The Minneapolis City Code allows residents to keep chickens as long as they pay an annual $30 fee to the city. Other cities, such as Edina, do not charge residents, but have strict regulations on where on your property a coop can be built.
Obviously, there is also the need to invest in a safe and protective coop, but even after such investments, the cost of the coop and the annual $30 a year is a low price to pay for year-round eggs. If, as the article states, free-range eggs are over $3/dozen, it would seem that owning a small flock of chickens would be a smarter alternative...just as long as you're aware of the work you have to put in to maintain them.
Did you notice that a lawsuit basically forced producers to downsize their flocks resulting in increased egg prices. Then, the producers get sued again on allegations of price fixing. On top of it all, producers are afraid to build because of laws (b/c of lawsuits) being enacted in CA. I say the Democrats outlaw all of these lawsuits. Whoops, I forgot, Obama, Biden, the Clinton's, Edwards are all lawyers
Did you notice that there are 3-10 hens in each 67" square cage? THAT is the inhumane part. They are bred to be egg producing machines that are sent to soup after 1 year. I have a flock of 50 chickens that run around eating bugs and getting sunshine in the summer, and are in a coop in the winter, where they have a lot of room. Just a generation or two ago, our meat, milk and eggs came from animals that got sunshine and grass. Now we eat food from confined animals that live on concrete and are forced to produce until they are worn out, then are slaughtered. I have a few acres, and we have 4-year-old chickens that are still producing. We have a cow that is twice the age of the average-she is eight and producing. It makes more sense to have more people producing on smaller farms.
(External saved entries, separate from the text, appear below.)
// param_rom_tb: self-checking test of the tuning-set block RAM.  Reads every
// address in random order and checks the data against the expected table,
// the one-cycle read latency, and that every stored set is safe: legal CLKFX
// ratios, both outputs within 55..105 MHz for a 50 MHz reference, and a
// frequency difference between 0.1 % and 0.5 % in either direction.
module param_rom_tb;
  timeunit 1ns;
  timeprecision 1ps;
  import trng_pkg::*;

  localparam int unsigned DEPTH = 8;

  logic     clk = 1'b0;
  logic [2:0] addr = '0;
  md_pair_t data;

  int checks = 0, failures = 0;

  always #10 clk = ~clk;

  param_rom #(.DEPTH(DEPTH)) dut (.clk(clk), .addr(addr), .data(data));

  task automatic check(input bit ok, input string what);
    checks++;
    if (!ok) begin
      failures++;
      $display("FAIL: %s", what);
    end
  endtask

  // Expected sets {M_A, D_A, M_B, D_B}.
  int exp_set[DEPTH][4] = '{
    '{32, 21, 29, 19}, '{32, 23, 25, 18}, '{31, 24, 22, 17}, '{29, 22, 25, 19},
    '{23, 14, 28, 17}, '{27, 16, 22, 13}, '{30, 19, 19, 12}, '{31, 20, 17, 11}};

  initial begin
    int order[DEPTH];
    md_pair_t prior;
    real fa, fb;
    foreach (order[i]) order[i] = i;
    order.shuffle();
    @(negedge clk);
    for (int k = 0; k < 3 * DEPTH; k++) begin
      int i;
      i = order[k % DEPTH];
      addr = 3'(i);
      prior = data;
      #5;
      check(data == prior, "data steady until the clock edge");
      @(negedge clk);
      check(data.a.m == 8'(exp_set[i][0]) && data.a.d == 8'(exp_set[i][1]) &&
            data.b.m == 8'(exp_set[i][2]) && data.b.d == 8'(exp_set[i][3]),
            $sformatf("set %0d: %0d/%0d %0d/%0d", i, data.a.m, data.a.d, data.b.m, data.b.d));
      check(data.a.m inside {[2:32]} && data.b.m inside {[2:32]} &&
            data.a.d inside {[1:32]} && data.b.d inside {[1:32]}, $sformatf("set %0d legal", i));
      fa = 50.0 * data.a.m / data.a.d;
      fb = 50.0 * data.b.m / data.b.d;
      check(fa > 55.0 && fa < 105.0 && fb > 55.0 && fb < 105.0, $sformatf("set %0d in range", i));
      check((fa - fb) / fa > 0.001 && (fa - fb) / fa < 0.005 ||
            (fb - fa) / fa > 0.001 && (fb - fa) / fa < 0.005,
            $sformatf("set %0d difference %0.3f %%", i, 100.0 * (fa - fb) / fa));
    end
    $display("TB_RESULT checks=%0d failures=%0d", checks, failures);
    $finish;
  end

  initial begin
    #100us;
    failures++;
    $display("FAIL: watchdog");
    $display("TB_RESULT checks=%0d failures=%0d", checks, failures);
    $finish;
  end
endmodule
Growing animals give off more carbon. If older animals produce longer, they are kept in the herd, hence less carbon. Less fuel is used to harvest crops to feed animals and spread manure year around, if they are on pasture. Many people would prefer to eat local, fresh and humane if possible. If I were selling eggs (I give away several dozen a week), I could easily sell them for the same or less than the grocery store and still make a profit-just not a big one.
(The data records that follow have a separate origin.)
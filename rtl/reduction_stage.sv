// reduction_stage: one level of LUT-Counters over a partial-product matrix.
//
// The input is a matrix of H_IN rows by W columns (bit m_in[r][c] has weight
// 2^c).  Its rows are cut into G = ceil(H_IN/P) groups of P rows and its
// columns into tiles of T columns starting at multiples of T, as in the
// document's picture of a reduction level.  Every group-by-tile block feeds
// one LUT-Counter, rows beyond H_IN or columns beyond W reading as 0.  Output
// bit j of the counter on tile start s has weight 2^(s+j) and goes to column
// s+j of the output matrix, in row g*ceil(Q/T) + j/T; no two counters share
// an output position.  The output therefore has H_OUT = G*ceil(Q/T) rows and
// the same weighted sum as the input, modulo 2^W (bits of weight 2^W and
// above are dropped, which is exact when the full sum fits in W bits, as for
// a product).  With T = 1 and PREPROC set the counters are pre-processed
// LUT-Counters (lut_counter_pp), otherwise full-table LUT-Counters
// (lut_counter).  Output positions that no counter can reach (for example
// the upper slots of the lowest columns) are constant 0.  Purely
// combinational.
module reduction_stage
  import lut_pkg::*;
#(
  parameter int W       = 48,
  parameter int H_IN    = 24,
  parameter int P       = 15,
  parameter int T       = 1,
  parameter bit PREPROC = 1'b1,
  parameter int H_OUT   = stage_out_height(H_IN, P, T)
) (
  input  logic [H_IN-1:0][W-1:0]  m_in,
  output logic [H_OUT-1:0][W-1:0] m_out
);
  localparam int Q     = counter_q(P, T);
  localparam int G     = (H_IN + P - 1) / P;
  localparam int K     = (W + T - 1) / T;     // tiles per row group
  localparam int SLOTS = (Q + T - 1) / T;     // output rows per row group

  // Counter results, indexed by group and tile.
  logic [Q-1:0] cnt [G][K];

  for (genvar g = 0; g < G; g++) begin : g_grp
    for (genvar k = 0; k < K; k++) begin : g_tile
      logic [P-1:0][T-1:0] x;
      for (genvar r = 0; r < P; r++) begin : g_r
        for (genvar u = 0; u < T; u++) begin : g_u
          if (g*P + r < H_IN && k*T + u < W) begin : g_bit
            assign x[r][u] = m_in[g*P + r][k*T + u];
          end else begin : g_zero
            assign x[r][u] = 1'b0;
          end
        end
      end
      if (T == 1 && PREPROC) begin : g_pp
        logic [P-1:0] w;
        for (genvar r = 0; r < P; r++) begin : g_w
          assign w[r] = x[r][0];
        end
        lut_counter_pp #(.P(P), .Q(Q)) u_cnt (.w(w), .y(cnt[g][k]));
      end else begin : g_full
        lut_counter #(.P(P), .T(T), .Q(Q)) u_cnt (.x(x), .y(cnt[g][k]));
      end
    end
  end

  // Place every counter output bit at its weight.
  always_comb begin
    m_out = '0;
    for (int g = 0; g < G; g++)
      for (int k = 0; k < K; k++)
        for (int j = 0; j < Q; j++)
          if (k*T + j < W)
            m_out[g*SLOTS + j/T][k*T + j] = cnt[g][k][j];
  end

  if (H_OUT != G * SLOTS) begin : g_bad_h
    $error("reduction_stage: H_OUT must equal ceil(H_IN/P)*ceil(Q/T)");
  end
endmodule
I was struck by two points in the article; the number of egg producers declined by 90% with 250 producers producing 95% of the eggs (another ag monopoly) and second, that 80% of the egg producers voluntarily gave more space so it must be economically feasible regardless of the protestations of "dozens of experts". Having our own free range hens, we get more eggs than we could use and the eggs taste so much better than commercial eggs. Try a real egg sometime. You'll never go back to commercial.
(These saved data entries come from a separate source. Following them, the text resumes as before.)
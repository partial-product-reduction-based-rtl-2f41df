// tb_reduction_stage: self-check of one reduction level in the three shapes
// the 24-bit multiplier uses: (15,4) pre-processed counters on 24 rows (8
// rows out), on 8 rows (4 rows out), and (5,2) counters with t=2 on 4 rows
// (2 rows out).  Random bit matrices are applied; the
// weighted sum of the output rows must equal that of the input rows modulo
// 2^W, and the output heights must be the expected ones.
module tb_reduction_stage;
  int checks = 0;
  int failures = 0;

  logic [23:0][47:0]  a_in;
  logic [7:0][47:0]   a_out;
  logic [7:0][47:0]   b_in;
  logic [3:0][47:0]   b_out;
  logic [3:0][47:0]   c_in;
  logic [1:0][47:0]   c_out;

  reduction_stage #(.W(48), .H_IN(24), .P(15), .T(1))  dut_a (.m_in(a_in), .m_out(a_out));
  reduction_stage #(.W(48), .H_IN(8), .P(15), .T(1))   dut_b (.m_in(b_in), .m_out(b_out));
  reduction_stage #(.W(48), .H_IN(4), .P(5), .T(2))    dut_c (.m_in(c_in), .m_out(c_out));

  task automatic check(bit ok, string what);
    checks++;
    if (!ok) begin
      failures++;
      if (failures < 10) $display("FAIL: %s", what);
    end
  endtask

  function automatic logic [47:0] rnd48();
    return {16'($urandom), 32'($urandom)};
  endfunction

  initial begin
    #10ms;
    failures++;
    $display("FAIL: watchdog");
    $display("TB_RESULT checks=%0d failures=%0d", checks, failures);
    $finish;
  end

  initial begin
    logic [47:0]  si, so;
    check(dut_a.H_OUT == 8, "24 rows -> 8");
    check(dut_b.H_OUT == 4, "8 rows -> 4");
    check(dut_c.H_OUT == 2, "4 rows -> 2");
    for (int n = 0; n < 400; n++) begin
      for (int r = 0; r < 24; r++) a_in[r] = (n == 0) ? '1 : rnd48();
      for (int r = 0; r < 8; r++)  b_in[r] = (n == 0) ? '1 : rnd48();
      for (int r = 0; r < 4; r++)  c_in[r] = (n == 0) ? '1 : rnd48();
      #1;
      si = '0; so = '0;
      for (int r = 0; r < 24; r++) si += a_in[r];
      for (int r = 0; r < 8; r++)  so += a_out[r];
      check(si == so, $sformatf("(15,4) h24 sum %h vs %h", si, so));
      si = '0; so = '0;
      for (int r = 0; r < 8; r++) si += b_in[r];
      for (int r = 0; r < 4; r++) so += b_out[r];
      check(si == so, $sformatf("(15,4) h8 sum %h vs %h", si, so));
      si = '0; so = '0;
      for (int r = 0; r < 4; r++) si += c_in[r];
      for (int r = 0; r < 2; r++) so += c_out[r];
      check(si == so, $sformatf("(5,2) h4 sum %h vs %h", si, so));
    end
    $display("TB_RESULT checks=%0d failures=%0d", checks, failures);
    $finish;
  end
endmodule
We need the government to Centralize planning in so many areas; food, fuel, schools, media etc.... Minnesota would not have a deficit if it could take what it needed. I AM THANKFUL FOR OBAMA AND I HOPE THE DEMOCRATS CENTRALIZE PLANNING AND CONTROL !!!!!!!
$2.29 for a carton of eggs? where in the world is he buying these eggs? i get a carton of eggs for $1.69 or cheaper. this week eggs are on sale for $.99 a dozen. holy cow man, do some searching for the best price before you go shopping.